Bismuth has been suggested to damage the H. pylori in different ways such as destroying glycocalyx wall [28], DNA damage, competitive inhibition of bacterial enzymes. Although it has been suggested that H. pylori did not develop resistance against bismuth, compensatory changes have been reported in the microorganism after administration of bismuth. Nap A - a 150 kDa DNA-binding protein that protects cells from DNA damage - is found to be upregulated after administration of bismuth in vitro [31]. Although it has been suggested that bacteria can not gain resistance against destruction of glycocalyx wall, development of microbial resistance has been described in vitro for mutated microorganism which diminished production of glycocalyx [32]. Bismuth is from heavy metal class. It has been reported that bacteria could develop resistance to metals or show long-term adaptation [33].
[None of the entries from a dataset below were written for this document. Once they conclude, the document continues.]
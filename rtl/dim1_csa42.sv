// dim1_csa42: modulo 2^N+1 4:2 compressor for diminished-1 operands
// (the "4:2 Comp" unit of the converter).
//
// Four n-bit Dim1 operands a, b, c, d are reduced to a Dim1 carry-save pair
// (s, cy) holding the same sum modulo 2^N+1:
//   (a+1)+(b+1)+(c+1)+(d+1) = (s+1)+(cy+1)  mod 2^N+1.
// It is two dim1_csa32 stages, each with its end-around inverted carry, so the
// delay is two full-adder levels and no carry propagates. In the converter the
// operands are a residue's carry-save pair and the carry-save pair of another
// residue's additive inverse, so the output is the carry-save form of their
// difference. Purely combinational.
//
// The document gives the function, its delay (two full-adder levels) and its
// source; the two-stage build is this design's choice.
module dim1_csa42 #(
  parameter int N = 4                 // exponent n of the modulus 2^n+1
) (
  input  logic [N-1:0] a,
  input  logic [N-1:0] b,
  input  logic [N-1:0] c,
  input  logic [N-1:0] d,
  output logic [N-1:0] s,             // Dim1 sum vector
  output logic [N-1:0] cy             // Dim1 carry vector
);

  logic [N-1:0] s1, c1;

  dim1_csa32 #(.N(N)) u_stage1 (.x(a),  .y(b),  .z(c), .s(s1), .c(c1));
  dim1_csa32 #(.N(N)) u_stage2 (.x(s1), .y(c1), .z(d), .s(s),  .c(cy));

endmodule
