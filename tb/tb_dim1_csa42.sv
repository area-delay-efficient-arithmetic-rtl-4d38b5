// tb_dim1_csa42: self-checking test of the modulo 2^n+1 Dim1 4:2 compressor.
// Exhaustive at n = 4 and n = 1, random at n = 16. The reference adds the four
// Dim1 values as integers and reduces modulo 2^n+1; the output pair must hold
// the same value.
module tb_dim1_csa42;
  int checks = 0, failures = 0;

  logic [3:0]  a4, b4, c4, d4, s4, y4;
  logic [0:0]  a1, b1, c1, d1, s1, y1;
  logic [15:0] aw, bw, cw, dw, sw, yw;

  dim1_csa42              dut4 (.a(a4), .b(b4), .c(c4), .d(d4), .s(s4), .cy(y4));
  dim1_csa42 #(.N(1))     dut1 (.a(a1), .b(b1), .c(c1), .d(d1), .s(s1), .cy(y1));
  dim1_csa42 #(.N(16))    dutw (.a(aw), .b(bw), .c(cw), .d(dw), .s(sw), .cy(yw));

  task automatic check(input longint m, input longint a, b, c, d, s, y);
    longint want = (a + b + c + d + 4) % m;
    longint got  = (s + y + 2) % m;
    checks++;
    if (want != got) begin
      failures++;
      if (failures < 10)
        $display("FAIL m=%0d in=%0d,%0d,%0d,%0d sum=%0d got s=%0d c=%0d (%0d)",
                 m, a, b, c, d, want, s, y, got);
    end
  endtask

  initial begin
    for (int i = 0; i < 65536; i++) begin
      {a4, b4, c4, d4} = 16'(i);
      #1 check(17, a4, b4, c4, d4, s4, y4);
    end
    for (int i = 0; i < 16; i++) begin
      {a1, b1, c1, d1} = 4'(i);
      #1 check(3, a1, b1, c1, d1, s1, y1);
    end
    for (int i = 0; i < 20000; i++) begin
      aw = 16'($urandom); bw = 16'($urandom); cw = 16'($urandom); dw = 16'($urandom);
      if (i == 0) begin aw = '1; bw = '1; cw = '1; dw = '1; end
      #1 check(65537, aw, bw, cw, dw, sw, yw);
    end
    $display("TB_RESULT checks=%0d failures=%0d", checks, failures);
    $finish;
  end

  initial begin
    #10ms;
    failures++;
    $display("TB_RESULT checks=%0d failures=%0d", checks, failures);
    $finish;
  end
endmodule
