// dim1_mult_inv: multiply a Dim1 carry-save residue by a constant modulo
// 2^N+1 (the "Mult_Inv" unit, constant = a modular inverse).
//
// Input (s, c) and output (ps, pc) are Dim1 carry-save pairs modulo
// m = 2^N+1; the output stands for K * ((s+1)+(c+1)) mod m.
//
// How it works (all fixed at elaboration, so only wiring, inverters and
// compressors remain):
//  * K is recoded into radix-4 Booth digits d_j in {-2,-1,0,1,2}, weight 4^j.
//  * A nonzero digit yields two partial products, one from s and one from c:
//    the operand multiplied by 2^(2j) (times 2 more when |d_j| = 2). In Dim1,
//    multiplying by 2 is a left rotation with the wrapped bit inverted, since
//    2^N = -1 mod m; a negative digit inverts all bits (Dim1 negation).
//    Zero digits yield nothing.
//  * The partial products, all Dim1 operands, are reduced by a tree of
//    dim1_csa42 compressors, four operands to two per compressor, until two
//    remain. They are the output; no carry-propagate adder is used.
// Purely combinational; depth is one 4:2 compressor per tree level.
//
// The document gives Booth encoding of the constant, Dim1 carry-save partial
// products and modulo 4:2 compressors with a carry-save output. The recoding
// width, the rotation form of the shifts and the tree shape are this design's.
module dim1_mult_inv
  import fermat_pkg::*;
#(
  parameter int     N = 2,            // exponent n of the modulus 2^n+1
  parameter longint K = 2             // constant multiplier, 1..2^N
) (
  input  logic [N-1:0] s,
  input  logic [N-1:0] c,
  output logic [N-1:0] ps,
  output logic [N-1:0] pc
);

  // K < 2^(N+1), so N+2 bits with a zero sign bit cover it.
  localparam int ND = (N + 3) / 2;    // number of Booth digits

  function automatic int nonzero_below(input int j);
    int cnt = 0;
    for (int i = 0; i < j; i++) if (booth_digit(K, i) != 0) cnt++;
    return cnt;
  endfunction

  localparam int NZ   = nonzero_below(ND);
  localparam int NOPS = 2 * NZ;       // Dim1 partial products

  // Operand count after l levels of 4:2 compression.
  function automatic int ops_at(input int l);
    int cnt = NOPS;
    for (int i = 0; i < l; i++) cnt = (cnt / 4) * 2 + cnt % 4;
    return cnt;
  endfunction

  function automatic int levels();
    int l = 0;
    while (ops_at(l) > 2) l++;
    return l;
  endfunction

  localparam int NLEV = levels();

  // Dim1 multiplication by 2^e: rotate left by e, wrapped bits inverted.
  function automatic logic [N-1:0] dim1_shl(input logic [N-1:0] x, input int e);
    logic [N-1:0] r, t;
    r = x;
    for (int i = 0; i < e; i++) begin
      t[0] = ~r[N-1];
      for (int b = 1; b < N; b++) t[b] = r[b-1];
      r = t;
    end
    return r;
  endfunction

  // Partial product of Dim1 operand x for Booth digit dig of weight 4^j.
  function automatic logic [N-1:0] booth_pp(input logic [N-1:0] x, input int dig, input int j);
    int e;
    logic [N-1:0] r;
    e = (2 * j + ((dig == 2 || dig == -2) ? 1 : 0)) % (2 * N);
    r = dim1_shl(x, e);
    return (dig < 0) ? ~r : r;
  endfunction

  if (K < 1 || K > (longint'(1) << N)) begin : g_bad_k
    $error("dim1_mult_inv: K must lie in 1..2^N");
  end

  for (genvar l = 0; l <= NLEV; l++) begin : g_lvl
    localparam int CNT = ops_at(l);
    logic [N-1:0] v [CNT];
    if (l == 0) begin : g_pp
      for (genvar j = 0; j < ND; j++) begin : g_dig
        localparam int DIG = booth_digit(K, j);
        localparam int R   = nonzero_below(j);
        if (DIG != 0) begin : g_nz
          assign v[2*R]   = booth_pp(s, DIG, j);
          assign v[2*R+1] = booth_pp(c, DIG, j);
        end
      end
    end else begin : g_red
      localparam int PREV = ops_at(l - 1);
      for (genvar g = 0; g < PREV / 4; g++) begin : g_cmp
        dim1_csa42 #(.N(N)) u_cmp (
          .a (g_lvl[l-1].v[4*g]),
          .b (g_lvl[l-1].v[4*g+1]),
          .c (g_lvl[l-1].v[4*g+2]),
          .d (g_lvl[l-1].v[4*g+3]),
          .s (v[2*g]),
          .cy(v[2*g+1])
        );
      end
      if (PREV % 4 != 0) begin : g_pass
        assign v[CNT-2] = g_lvl[l-1].v[PREV-2];
        assign v[CNT-1] = g_lvl[l-1].v[PREV-1];
      end
    end
  end

  assign ps = g_lvl[NLEV].v[0];
  assign pc = g_lvl[NLEV].v[1];

endmodule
H. pylori has also various virulence factors to cope with the human systemic and local defense mechanisms, such fighting mechanisms of the bacteria may act in bismuth treatment. H. pylori response against to effects of bismuth is still unclear and likely to be the subject of further studies. However, over the time bismuth-based quadruple therapy has been showed to fail showing improvement in eradication rates comparing to standard triple treatment [34].
The main limitation of the present study is the lack of any specific susceptibility testing for antibiotics. However, antibiotic susceptibility tests are not routinely performed in the first-line eradication treatment of H. pylori regarding our study. Our primary outcome was to investigate whether there is a beneficial effect of the addition of bismuth subcitrate to ST. This is the first study which reported the effect of original ST with bismuth in H. pylori eradication. Further multicenter studies are needed with large sample size and without our limitations.
In conclusion, in areas with a high prevalence of metronidazole and clarithromycin resistance, the current formulation of ST is likely to provide grade F results. Although the published studies with ST conclusively and repeatedly demonstrated its superiority to legacy triple therapy and our results (74.6%) are better than known eradication rates with triple therapy in our country (<60%). It is not a suitable choice to consistently achieve grade A results. Moreover, the addition of bismuth subcitrate did not provide a beneficial effect. Diversity in terms of drug administration or bacterial defense mechanism may have a role in this result.